Mais ceci ne suffit pas pour montrer d’autres traits caractéristiques de ces
réorientations. La même source des données que nous utilisons, confirme les
jugements que nous avons portés. La part des investissements des entreprises
publiques est passée de 56% en 1980 à 24% en 1984, au profit des
investissements dans les infrastructures qui passent de 30% en 1980 à 55% en
1984.(6) Toujours selon la même source, la structure des investissements montre
que la part de l’industrie est passée de 56% en 1980 à 24% en 1984, au profit
des infrastructures économiques (de 7% en 1980 a 15% en 1984) et des
infrastructures sociales (7% en 1980 au 15% en 1984). Tandis que la part de
l’agriculture est stabilisée autour de 3 à 4%.(7)
La tendance à la désindustrialisation se confirme après les années 80. Par
exemple, sur les 191,5 milliards de dinars prévus dans la loi de finances de
1993, 102 milliards de dinars étaient affectés à l’investissement. Sur les 102
milliards de dinars seulement 23,4 MDS étaient destinés à l’investissement
productif, soit à peine 12% des dépenses d’équipement. (8). Ces données nous
permettent de faire quelques remarques sur les différences entre ces deux types
de politiques.
6. Les décalages entre politique de développement et politique économique
(1967-1994) :
7
a) - Le centre de gravité de l’effort social organisé par la politique de
développement (1967-1978) se déplace de la sphère de production vers les
sphères d’échange, de circulation et de répartition du capital et des revenus entre
1980 à 1994. La politique de développement, initiée grâce aux exigences et aux
pressions du mouvement social encore porteur du souffle de la libération, tend à
se transformer en politique économique. Il faudrait analyser plus avant ces
pesanteurs. Ce qui est en dehors des objectifs de cet article
b) - Il y a une volonté du facteur politique à maintenir, retenir le mouvement du
capital et des revenus dans les sphères non directement productives.
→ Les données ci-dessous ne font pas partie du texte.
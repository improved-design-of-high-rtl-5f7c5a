// bit_counter: counts the ones in a column of NB equally weighted bits.
//
//   NB = 9: two levels of full adders. Three full adders reduce x0..x8 to
//           three sum and three carry bits; a full adder on the carries gives
//           the weight-4 and one weight-2 output, a full adder on the sums the
//           other weight-2 and the weight-1 output. z is a (4221) digit.
//   NB = 8: x0..x3 and x4..x7 are each counted into 3-bit binary values
//           Q0, Q1 in 0..4; a final level combines them into a (4221) digit.
//   NB = 7: a conventional 7:3 counter; z = {z4, 0, z2, z1}, i.e. a binary
//           (421) count placed in the 4-, 2- and 1-weight bits of a (4221) digit.
// The final combining level of the 8-bit counter and the gate form of the
// 7:3 counter are this design's own; the counts they produce are exact.
// Combinational.
module bit_counter #(
  parameter int unsigned NB = 9
) (
  input  logic [NB-1:0] x,
  output logic [3:0]    z
);
  function automatic logic [1:0] fa(input logic a, input logic b, input logic c);
    return {(a & b) | (a & c) | (b & c), a ^ b ^ c};
  endfunction

  if (NB == 9) begin : g_nine
    logic [1:0] f0, f1, f2, fc, fs;
    always_comb begin
      f0 = fa(x[0], x[1], x[2]);
      f1 = fa(x[3], x[4], x[5]);
      f2 = fa(x[6], x[7], x[8]);
      fc = fa(f0[1], f1[1], f2[1]);
      fs = fa(f0[0], f1[0], f2[0]);
      z  = {fc[1], fc[0], fs[1], fs[0]};
    end
  end else if (NB == 8) begin : g_eight
    logic [2:0] q0, q1;
    logic       c0;
    logic [2:0] t;   // count of weight-2 units, 0..4
    always_comb begin
      // Q0 = x0+x1+x2+x3 as a 3-bit binary count
      q0[0] = x[0] ^ x[1] ^ x[2] ^ x[3];
      q0[1] = ((x[0] & x[1]) ^ (x[2] & x[3])) | ((x[0] ^ x[1]) & (x[2] ^ x[3]));
      q0[2] = x[0] & x[1] & x[2] & x[3];
      q1[0] = x[4] ^ x[5] ^ x[6] ^ x[7];
      q1[1] = ((x[4] & x[5]) ^ (x[6] & x[7])) | ((x[4] ^ x[5]) & (x[6] ^ x[7]));
      q1[2] = x[4] & x[5] & x[6] & x[7];
      c0    = q0[0] & q1[0];
      t     = 3'(q0[1]) + 3'(q1[1]) + 3'(c0) + 3'({q0[2], 1'b0}) + 3'({q1[2], 1'b0});
      z[0]  = q0[0] ^ q1[0];
      z[3]  = (t >= 3'd2);
      z[2]  = t[0] | (t == 3'd4);
      z[1]  = (t == 3'd4);
    end
  end else begin : g_seven
    logic [1:0] f0, f1, f2, f3;
    always_comb begin
      f0 = fa(x[0], x[1], x[2]);
      f1 = fa(x[3], x[4], x[5]);
      f2 = fa(f0[0], f1[0], x[6]);
      f3 = fa(f0[1], f1[1], f2[1]);
      z  = {f3[1], 1'b0, f3[0], f2[0]};
    end
  end
endmodule
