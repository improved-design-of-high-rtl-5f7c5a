// tb_bit_counter: exhaustive test of the 9-bit and 8-bit (4221) counters and
// the 7:3 counter: the output digit must equal the number of ones.
module tb_bit_counter;
  import dec_tb_pkg::*;
  logic [8:0] x;
  logic [3:0] z9, z8, z7;
  int checks = 0, failures = 0;

  bit_counter #(.NB(9)) u9 (.x(x),      .z(z9));
  bit_counter #(.NB(8)) u8 (.x(x[7:0]), .z(z8));
  bit_counter #(.NB(7)) u7 (.x(x[6:0]), .z(z7));

  initial begin
    #100000;
    failures++;
    $display("TB_RESULT checks=%0d failures=%0d", checks, failures);
    $finish;
  end

  initial begin
    for (int v = 0; v < 512; v++) begin
      x = 9'(v);
      #1;
      checks += 3;
      if (dval(z9, C4221) !== $countones(x)) begin failures++; $display("FAIL 9 x=%b z=%b", x, z9); end
      if (dval(z8, C4221) !== $countones(x[7:0])) begin failures++; $display("FAIL 8 x=%b z=%b", x, z8); end
      if (int'({z7[3], z7[1], z7[0]}) !== $countones(x[6:0]) || z7[2]) begin
        failures++; $display("FAIL 7 x=%b z=%b", x, z7);
      end
    end
    $display("TB_RESULT checks=%0d failures=%0d", checks, failures);
    $finish;
  end
endmodule
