// ppgen_sd10: one SD radix-10 partial product PP[ROW] in (4221).
//
// A 5:1 hot-one multiplexer picks |Yb| * X from the (D+1)-digit multiples
// (none selected gives 0), and a row of XOR gates inverts it when the digit is
// negative (ys = 1), giving its 9's complement. The missing +1 of the 10's
// complement is not added here: the caller places ys as a hot one in the
// next partial product. Instead of sign extension, two leading digits encode
// the sign so that the constants of all rows cancel modulo 10**(2D):
//   ROW = 0      : digit D+2 = (0,0,0,~ys), digit D+1 = (ys,ys,ys,ys)
//   0 < ROW < D  : digit D+2 = 0,          digit D+1 = (1,1,1,~ys)
//   ROW = D      : both 0 (this row is +X or 0, never negative)
// Output: D+3 digits, not yet shifted to the row's weight. Combinational.
module ppgen_sd10 #(
  parameter int unsigned D   = 16,
  parameter int unsigned ROW = 0
) (
  input  logic [4*(D+1)-1:0] m1,
  input  logic [4*(D+1)-1:0] m2,
  input  logic [4*(D+1)-1:0] m3,
  input  logic [4*(D+1)-1:0] m4,
  input  logic [4*(D+1)-1:0] m5,
  input  logic [5:1]         sel,
  input  logic               ys,
  output logic [4*(D+3)-1:0] pp
);
  logic [4*(D+1)-1:0] mux;
  logic [3:0]         sgn1, sgn2;

  always_comb begin
    mux = ({(4*(D+1)){sel[1]}} & m1) | ({(4*(D+1)){sel[2]}} & m2) |
          ({(4*(D+1)){sel[3]}} & m3) | ({(4*(D+1)){sel[4]}} & m4) |
          ({(4*(D+1)){sel[5]}} & m5);
    if (ROW == 0) begin
      sgn2 = {3'b000, ~ys};
      sgn1 = {4{ys}};
    end else if (ROW < D) begin
      sgn2 = 4'b0000;
      sgn1 = {3'b111, ~ys};
    end else begin
      sgn2 = 4'b0000;
      sgn1 = 4'b0000;
    end
    pp = {sgn2, sgn1, mux ^ {(4*(D+1)){ys}}};
  end
endmodule
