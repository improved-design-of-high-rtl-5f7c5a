// tb_ppgen_sd10: SD radix-10 partial product selection for the first, a
// middle and the last row of a 4-digit multiplier. For every select and sign
// the low D+1 digits must be |Yb|*X or its 9's complement, and the leading
// digits must carry the sign encoding of the row.
module tb_ppgen_sd10;
  import dec_tb_pkg::*;
  localparam int D = 4;
  logic [4*D-1:0] x;
  logic [4*(D+1)-1:0] m1, m2, m3, m4, m5;
  logic [5:1] sel;
  logic ys;
  logic [4*(D+3)-1:0] pp0, pp1, ppd;
  int checks = 0, failures = 0;

  mult_gen_sd10 #(.D(D)) u_gen (.x(x), .m1(m1), .m2(m2), .m3(m3), .m4(m4), .m5(m5));
  ppgen_sd10 #(.D(D), .ROW(0)) u_r0 (.m1(m1), .m2(m2), .m3(m3), .m4(m4), .m5(m5), .sel(sel), .ys(ys), .pp(pp0));
  ppgen_sd10 #(.D(D), .ROW(1)) u_r1 (.m1(m1), .m2(m2), .m3(m3), .m4(m4), .m5(m5), .sel(sel), .ys(ys), .pp(pp1));
  ppgen_sd10 #(.D(D), .ROW(D)) u_rd (.m1(m1), .m2(m2), .m3(m3), .m4(m4), .m5(m5), .sel(sel), .ys(1'b0), .pp(ppd));

  initial begin
    #100000;
    failures++;
    $display("TB_RESULT checks=%0d failures=%0d", checks, failures);
    $finish;
  end

  initial begin
    for (int t = 0; t < 300; t++) begin
      num_t xv, mag;
      int k;
      xv = rand_val(D, t % 2);
      x = 16'(to_bcd(xv, D));
      k = t % 6;
      sel = (k == 0) ? 5'b0 : 5'(1 << (k - 1));
      ys = 1'((t / 6) % 2);
      #1;
      mag = num_t'(k) * xv;
      checks += 3;
      if (wval(wide_t'(pp0), D + 1, C4221) !== (ys ? pow10(D + 1) - 1 - mag : mag) ||
          dval(pp0[4*(D+1) +: 4], C4221) !== (ys ? 9 : 0) || dval(pp0[4*(D+2) +: 4], C4221) !== (ys ? 0 : 1)) begin
        failures++; $display("FAIL row0 k=%0d ys=%0d", k, ys);
      end
      if (wval(wide_t'(pp1), D + 1, C4221) !== (ys ? pow10(D + 1) - 1 - mag : mag) ||
          dval(pp1[4*(D+1) +: 4], C4221) !== (ys ? 8 : 9) || pp1[4*(D+2) +: 4] !== 0) begin
        failures++; $display("FAIL row1 k=%0d ys=%0d", k, ys);
      end
      if (wval(wide_t'(ppd), D + 3, C4221) !== mag) begin
        failures++; $display("FAIL rowD k=%0d", k);
      end
    end
    $display("TB_RESULT checks=%0d failures=%0d", checks, failures);
    $finish;
  end
endmodule
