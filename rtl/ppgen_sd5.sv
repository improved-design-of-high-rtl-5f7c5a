// ppgen_sd5: the two SD radix-5 partial products of multiplier digit ROW.
//
// ppu = Yu * 5X in (5211): a 2:1 hot-one multiplexer between 5X and 10X,
//   which are X(4221) and 2X(4221) shifted left by three bits (a three-bit
//   shift of a (4221) word multiplies it by 5 and yields (5211)). Its digit 0
//   then holds 0 or 5 in its weight-5 bit only, so the hot one ysl that
//   completes the 10's complement of ppl is written into its weight-1 bit.
// ppl = Yl * X in (4221): a 4:1 hot-one multiplexer over X, 2X, -X, -2X
//   (negatives are bit-inverted, i.e. 9's complements).
// Leading sign digit (digit D+1) instead of sign extension:
//   ppl: (1,1,1,~ysl) for ROW < D-1, 0 for ROW = D-1
//   ppu: (0,0,0,1) for ROW = 0, 0 otherwise
// The constant unit in ppu of row 0 is what makes all row constants cancel
// modulo 10**(2D). Outputs are D+2 digits, not yet shifted to the row's weight.
// Combinational.
module ppgen_sd5 #(
  parameter int unsigned D   = 16,
  parameter int unsigned ROW = 0
) (
  input  logic [4*(D+1)-1:0] m1,
  input  logic [4*(D+1)-1:0] m2,
  input  logic [4*(D+1)-1:0] mn1,
  input  logic [4*(D+1)-1:0] mn2,
  input  logic [2:1]         yu,
  input  logic [2:1]         ylp,
  input  logic [2:1]         ylm,
  input  logic               ysl,
  output logic [4*(D+2)-1:0] ppu,
  output logic [4*(D+2)-1:0] ppl
);
  logic [4*(D+1)-1:0] x5, x10, lmux, umux;

  always_comb begin
    // three-bit left shift; the top three bits of each multiple are zero
    x5   = {m1[4*(D+1)-4:0], 3'b000};
    x10  = {m2[4*(D+1)-4:0], 3'b000};
    umux = ({(4*(D+1)){yu[1]}} & x5) | ({(4*(D+1)){yu[2]}} & x10);
    lmux = ({(4*(D+1)){ylp[1]}} & m1)  | ({(4*(D+1)){ylp[2]}} & m2) |
           ({(4*(D+1)){ylm[1]}} & mn1) | ({(4*(D+1)){ylm[2]}} & mn2);
    ppu  = {((ROW == 0) ? 4'b0001 : 4'b0000), umux[4*(D+1)-1:1], ysl};
    ppl  = {((ROW < D - 1) ? {3'b111, ~ysl} : 4'b0000), lmux};
  end
endmodule
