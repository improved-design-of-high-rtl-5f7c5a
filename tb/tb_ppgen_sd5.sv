// tb_ppgen_sd5: SD radix-5 partial products for rows 0, 1 and D-1 of a
// 4-digit multiplier, driven by the real recoder for every digit value:
// PP^U (5211) must be 5*Yu*X plus the hot one of a negative PP^L (plus a
// constant 10**(D+1) in row 0), and PP^L (4221) Yl*X or its 9's complement
// with the row's sign digit.
module tb_ppgen_sd5;
  import dec_tb_pkg::*;
  localparam int D = 4;
  logic [4*D-1:0] x;
  logic [3:0] yd;
  logic [4*(D+1)-1:0] m1, m2, mn1, mn2;
  logic [2:1] yu, ylp, ylm;
  logic ysl;
  logic [4*(D+2)-1:0] u0, l0, u1, l1, ul, ll;
  int checks = 0, failures = 0;

  mult_gen_sd5 #(.D(D)) u_gen (.x(x), .m1(m1), .m2(m2), .mn1(mn1), .mn2(mn2));
  sd5_recoder u_rec (.y(yd), .yu(yu), .ylp(ylp), .ylm(ylm), .ysl(ysl));
  ppgen_sd5 #(.D(D), .ROW(0))   u_r0 (.m1(m1), .m2(m2), .mn1(mn1), .mn2(mn2), .yu(yu), .ylp(ylp), .ylm(ylm), .ysl(ysl), .ppu(u0), .ppl(l0));
  ppgen_sd5 #(.D(D), .ROW(1))   u_r1 (.m1(m1), .m2(m2), .mn1(mn1), .mn2(mn2), .yu(yu), .ylp(ylp), .ylm(ylm), .ysl(ysl), .ppu(u1), .ppl(l1));
  ppgen_sd5 #(.D(D), .ROW(D-1)) u_rl (.m1(m1), .m2(m2), .mn1(mn1), .mn2(mn2), .yu(yu), .ylp(ylp), .ylm(ylm), .ysl(ysl), .ppu(ul), .ppl(ll));

  initial begin
    #100000;
    failures++;
    $display("TB_RESULT checks=%0d failures=%0d", checks, failures);
    $finish;
  end

  initial begin
    for (int t = 0; t < 400; t++) begin
      num_t xv, uexp, lexp;
      int v, u, l;
      xv = rand_val(D, t % 2);
      x = 16'(to_bcd(xv, D));
      v = t % 10;
      yd = 4'(v);
      u = (v >= 8) ? 2 : (v >= 3) ? 1 : 0;
      l = v - 5 * u;
      #1;
      uexp = num_t'(5 * u) * xv + ((l < 0) ? 1 : 0);
      lexp = (l < 0) ? pow10(D + 1) - 1 - num_t'(int'(-l)) * xv : num_t'(l) * xv;
      checks += 6;
      if (wval(wide_t'(u0), D + 2, C5211) !== uexp + pow10(D + 1)) begin failures++; $display("FAIL U row0 Y=%0d", v); end
      if (wval(wide_t'(u1), D + 2, C5211) !== uexp) begin failures++; $display("FAIL U row1 Y=%0d", v); end
      if (wval(wide_t'(ul), D + 2, C5211) !== uexp) begin failures++; $display("FAIL U rowlast Y=%0d", v); end
      if (wval(wide_t'(l0), D + 2, C4221) !== lexp + pow10(D + 1) * ((l < 0) ? 8 : 9)) begin failures++; $display("FAIL L row0 Y=%0d", v); end
      if (wval(wide_t'(l1), D + 2, C4221) !== lexp + pow10(D + 1) * ((l < 0) ? 8 : 9)) begin failures++; $display("FAIL L row1 Y=%0d", v); end
      if (wval(wide_t'(ll), D + 2, C4221) !== lexp) begin failures++; $display("FAIL L rowlast Y=%0d", v); end
    end
    $display("TB_RESULT checks=%0d failures=%0d", checks, failures);
    $finish;
  end
endmodule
Une sorte
de mentalité politique qui adhère et « colle » facilement à tous les actes qui
génèrent l’argent frais et repousse tout ce qui crée, reproduit, l’effort
social créateur.
L’allocation des ressources pour l’investissement prouve alors que la
minimisation des ressources réservées à l’industrie et à l’agriculture signifie le
refus, plus encore, le rejet du développement, peut-être d’un type de
développement, celui représenté, personnalisé par la politique de développement
de 1967-1978.
c) - C’est dire que nous retombons, avec cette conception, dans une logique
économique de type post-colonial. L’arrêt, pratiquement, du processus
d’industrialisation participe de cette logique. De toute façon il lui demeure
apparenté.
d) - C’est pendant cette étape que se forment et se consolident les éléments
constituants d’une contradiction sociale majeure, celle du divorce grandissant
entre le rejet ou le refus du développement des forces productives nationales et
les besoins du développement sans cesse grandissants de la société. Le
mécanisme politique qui a accéléré la maturation et les modes d’expression de
cette contradiction réside dans l’exigence sociale accordée à la répartition et à la
redistribution des ressources qui devraient revenir au développement de
l’économie et de la société.
e) - La révolte des jeunes d’octobre 1988 dans ses débuts, est l’expression du
refus, du rejet d’une telle orientation parasitaire, arbitrairement imposée à
l’économie et à la société, au mépris et à l’encontre de l’action des lois
économiques et sociales. Il semble que ce processus pervers se poursuive de nos
jours. Ainsi, le foyer de la crise sociale s’est élargi, il est devenu béant à la suite
8
d’un cumul de contradictions économiques et sociales que le politique a perçues
et n’a pas daigné les résoudre.
f) - En attendant de revenir à d’autres points de ces mêmes problèmes, il est
nécessaire d’examiner d’autres aspects de cette politique économique.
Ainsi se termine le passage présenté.